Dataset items
----
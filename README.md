# 2D convolver peripheral for an AHB-Lite SoC

This is a small memory-mapped accelerator that computes 3×3 convolutions for a
CPU on an AHB-Lite bus. The CPU loads a 3×3 kernel of 4-bit unsigned
coefficients once. It then streams the image through the peripheral one column
of three 4-bit samples at a time. After every column that completes a 3×3 window, the
peripheral multiplies the window by the kernel, adds the nine products, and
queues the result in a 1352-entry FIFO. The CPU drains the FIFO by reading a
single address. The peripheral does not walk the image. The CPU chooses which
columns to send and when a new row band starts. All handshaking is done by the
CPU polling a status register.

```
            AHB-Lite                 +------------------+  col 16   +------------------+
  hsel,haddr[3:0],htrans[1:0] ------>|                  |---------->| sample_shift_reg |--36--+
  hsize[2:0],hwrite,hwdata[15:0] --->|  ahb_lite_slave  |           +------------------+      |
  hrdata[15:0],hready,hresp <--------|  (+ address      | coeff 16  +------------------+      v
                                     |   decoder)       |---------->|    coeff_reg     |--36->[mult_adder_tree]
                                     |                  |<--+       +------------------+      | result 16
                      commands, modwait, sample_stream |   | coeff_sel/coeff_ld              | result_ready
                                     |                  |   |                                  v
                                     |                  |<--+--[conv_controller]        +-------------+
                                     |                  |<---- empty, full, result_out -| result_fifo |
                                     |                  |----- read_enable ------------>|  1352 x 16  |
                                     +------------------+                               +-------------+
```

## Programming model

The peripheral occupies 16 bytes: a 4-bit byte address and 16-bit data buses.
Data is little-endian. A byte at an even address travels on `hwdata[7:0]` and a
byte at an odd address on `hwdata[15:8]`.

| Address | Size | Access | Register |
|---|---|---|---|
| 0x0 | 2 | R | Status: bit 0 busy, bit 7 FIFO empty, bit 8 streaming, bit 9 FIFO full |
| 0x2 | 2 | R | Result: each read pops one result from the FIFO; reads as 0 when empty and pops nothing |
| 0x4 | 2 | R/W | New sample column (bits 11:0 used) |
| 0x6 | 2 | R/W | Coefficient column R0, the left-most kernel column |
| 0x8 | 2 | R/W | Coefficient column R1 |
| 0xA | 2 | R/W | Coefficient column R2, the right-most kernel column |
| 0xC | 1 | R/W | Command byte |

A 12-bit column holds row 0 in bits 3:0, row 1 in bits 7:4 and row 2 in bits
11:8. This applies to both sample and coefficient columns.

Command byte values:

| Value | Meaning |
|---|---|
| 0x01 | Load coefficients: copy R0, R1 and R2 into the kernel |
| 0x02 | Load sample column: shift register 0x4 into the window |
| 0x04 | New row: the next three columns refill the window before results resume |
| 0x06 | Sample complete: ends streaming mode |

The software sequence is:

1. Write R0, R1 and R2, then write 0x01 to 0xC. Poll status bit 0 until it is 0.
2. For each column of the current three-row band, write the column to 0x4, then
   write 0x02 to 0xC, then poll bit 0.
3. The first two columns of a band only fill the window. Every later column
   produces one result.
4. At the start of each further band, write 0x04. Write 0x06 when the image is
   done.
5. Read 0x2 until status bit 7 (empty) is set.

An image of H rows and W columns gives (H−2)·(W−2) results. A 28×54 image
therefore fills the FIFO exactly.

## Bus behaviour

This is the part that most needs care when changing the RTL.

**Pipelining.** An AHB-Lite transfer has an address phase and a data phase in
the following cycle. The address phase of the next transfer may overlap the
data phase of the current one. The slave handles transfers as follows:

- It accepts an address phase at the rising edge where `hready` is high.
- It latches the register select, byte lanes and direction for the data phase.
- It performs a write at the edge that ends the write's data phase.

**Registered read data.** `hrdata` comes straight from a flip-flop. The read
value is therefore worked out during the *address* phase and captured at the
edge that ends it. It is then stable for the whole data phase.

**Forwarding.** A read may overlap the data phase of a write to the same
register. The read mux looks at each register's next value, so the read returns
the data being written.

**Reading the result register.** A read of 0x2 pulses `read_enable` in its
address phase. The FIFO shows its oldest word combinationally, so this word is
captured into `hrdata` at the same edge that advances the FIFO.

**Error response.** Every good transfer completes with no wait states. The
slave answers a bad access with a two-cycle error:

- First cycle: `hresp` = 1 and `hready` = 0. Both are decoded combinationally in
  the address phase, and the low `hready` holds the address phase.
- Second cycle: `hresp` = 1 and `hready` = 1.

The bad transfer is never carried out. A master normally replaces it with IDLE
in the second cycle. If the master does not, the transfer is still dropped.
While `hready` is low, a write in its data phase waits and completes one cycle
later. The following accesses are bad:

- a write to 0x0–0x3, which are read-only;
- an address of 0xE or 0xF, or a byte at 0xD;
- a size wider than 16 bits;
- a half-word at an odd address.

Two assertions in `ahb_lite_slave` check the handshake:

- `hready` is low only together with `hresp`.
- A first error cycle is always followed by the second one.

The slave has no `hready` input. It treats its own `hready` output as the bus
ready signal, as the sole slave on these ports. In a multi-slave fabric, add an
`hready` input and qualify address-phase acceptance with it.

**Command handshake.** A written command byte stays in register 0xC until the
controller is idle. The byte clears itself in the cycle the controller takes
it, so it reads back as 0 once it has been taken. The status busy bit is the
OR of three things:

- the controller's `modwait`;
- a pending command;
- a command being written in the current data phase.

So a status read that overlaps the command write already reports busy. Software
can poll right after issuing a command without a race.

## Datapath and controller

- **`sample_shift_reg`** has three 12-bit column positions. A shift moves
  columns one place left and puts the new column in position 2. After three
  shifts, the first column written lines up with R0.
- **`coeff_reg`** has three addressable 12-bit columns. `coeff_ld` writes
  column `coeff_sel`.
- **`mult_adder_tree`** contains nine 4×4 unsigned multipliers and an adder
  tree.
  - The largest possible sum, 15·15·9 = 2025, fits in 11 bits. It is stored
    zero-extended in a 16-bit result register, so bits 15:12 of a result are
    always 0.
  - `result_ready` is high in the cycle after `convolve_en` and drives the FIFO
    write enable directly.
- **`conv_controller`** is a 7-state machine. It takes a command only in
  `S_IDLE`. If several command bits are set, the priority is: sample complete,
  then coefficient load, then new row, then sample load. Its states, with the
  number of busy cycles for each:

  | Command | States | Busy cycles |
  |---|---|---|
  | coefficient load | `S_LOAD_C0`–`S_LOAD_C2`, with `coeff_sel` = 0, 1, 2 | 3 |
  | sample shift, window not yet full | `S_SHIFT` | 1 |
  | sample shift that completes a window | `S_SHIFT` → `S_CONV` → `S_STORE` | 3 |

  - In `S_STORE` the result enters the FIFO. `modwait` stays high through
    this cycle, so the empty bit is already current when busy drops.
  - A 2-bit counter of columns since the row started drives `sample_stream`,
    which is high while the window is full.
  - New row and sample complete only clear that counter. Neither makes the
    controller busy.
- **`result_fifo`** is a single-clock FIFO, 1352 × 16 by default
  (`FIFO_DEPTH` on the top, `DEPTH` on the FIFO).
  - It has wrapping read and write pointers and an occupancy counter that
    drives the empty and full flags.
  - A write while full is dropped, unless a read in the same cycle frees a
    place. A read while empty is ignored.
  - The memory array has no reset.

All flip-flops other than the FIFO memory use the asynchronous active-low reset
`n_rst` and clear to 0. The target clock is 100 MHz. No timing analysis has been
run. The likely critical paths are:

- the multiplier/adder tree into the result register;
- the FIFO memory read into `hrdata`.

## What follows the specification and what was chosen here

These parts follow the specification:

- the block structure and the nets between the blocks;
- the register map and command/status bit positions;
- the 16-bit bus width and the registered `hrdata`;
- error-only use of `hready`;
- the automatic FIFO pop on reads of 0x2;
- 3×12-bit sample and coefficient storage, the 4-bit unsigned arithmetic, and
  the 1352×16 result buffer.

These are this design's own choices:

- the controller's states and timing;
- the command priority;
- what "sample complete" does beyond ending streaming;
- the self-clearing command byte;
- the extended busy bit;
- read-after-write forwarding;
- the size and alignment errors, and the 3-bit `hsize`;
- the order of samples inside a column and of columns inside the window;
- the FIFO's full flag (status bit 9), its show-ahead output and its overflow
  behaviour;
- the value 0 returned by a read of an empty FIFO.

One point in the specification is contradictory. The address map gives command
bit 0 for "load coefficients" and bit 1 for "load sample column". The software
walkthrough has them the other way round. This RTL follows the address map.

Not built:

- HBURST burst transfers, which are not part of this configuration.
- The CPU and bus master. The testbenches use their own behavioural master,
  `tb/ahb_lite_master_bfm.sv`.

## Verification

Every module has a self-checking testbench in `tb/`, named `tb_<module>.sv`.
Each one compares against values computed independently in the testbench. Each
prints `TB_RESULT checks=N failures=M` and has a cycle watchdog.

- `tb_mult_adder_tree` checks:
  - the worked example, samples 1..9 times coefficients 1..9 = 285;
  - the maximum, 2025;
  - each product position, and random windows;
  - the one-cycle latency.
- `tb_ahb_addr_decoder` checks all 256 combinations of address, size and
  direction.
- `tb_result_fifo` checks the full 1352-deep FIFO against a queue model:
  - filling it and an overflow;
  - a simultaneous read and write while full;
  - random traffic that wraps both pointers.
- `tb_conv_controller` checks every command cycle by cycle.
- `tb_ahb_lite_slave` uses the bus master with small controller and FIFO models
  to check:
  - overlapped transfers and byte lanes;
  - forwarding;
  - command delivery and busy;
  - FIFO pops;
  - every error case and its stall count.
- `tb_conv_ahb_top` runs the whole peripheral at its default size. It loads
  three kernels and convolves three images:
  - the worked example;
  - a 6×7 image, drained after each band;
  - a 28×54 image whose 1352 results fill the FIFO, plus one extra window that
    must be dropped.

  It compares every result with a 2-D convolution computed in the testbench. It
  also counts each mechanism and fails if any never happened: coefficient
  loads, shifts, convolutions, new rows, sample completes, FIFO reads, empty
  reads, busy and streaming status, FIFO full, overflow, bus errors, stalls and
  overlapped transfers. The run takes about 30,000 clock cycles.

## Simulating

With Verilator 5, from the directory that holds `rtl/` and `tb/`:

```
verilator --binary --timing --assert --timescale 1ns/1ps -Wno-fatal \
    -Irtl -y rtl -y tb +libext+.sv rtl/conv_pkg.sv \
    tb/tb_conv_ahb_top.sv --top-module tb_conv_ahb_top
./obj_dir/Vtb_conv_ahb_top
```

To run another testbench, replace `tb_conv_ahb_top` with its name. Always list
`conv_pkg.sv` first. The FIFO depth is the `FIFO_DEPTH` parameter of
`conv_ahb_top`. Address, status and command bit positions, and the controller
state encoding, are in `rtl/conv_pkg.sv`.

## Files

- `rtl/conv_pkg.sv`: widths, register selects, status and command bits, state
  enum.
- `rtl/conv_ahb_top.sv`: the top level.
- `rtl/ahb_lite_slave.sv` and `rtl/ahb_addr_decoder.sv`: the bus interface.
- `rtl/conv_controller.sv`, `rtl/sample_shift_reg.sv`, `rtl/coeff_reg.sv`,
  `rtl/mult_adder_tree.sv` and `rtl/result_fifo.sv`: the convolver.
- `tb/ahb_lite_master_bfm.sv`: the behavioural AHB-Lite master.
- `tb/tb_*.sv`: the testbenches.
----
* WORK INSTRUCTIONS
Every line of the entries above that contains the word "once" must be tallied, and the number alone reported.

* EXERCISE ANSWER
2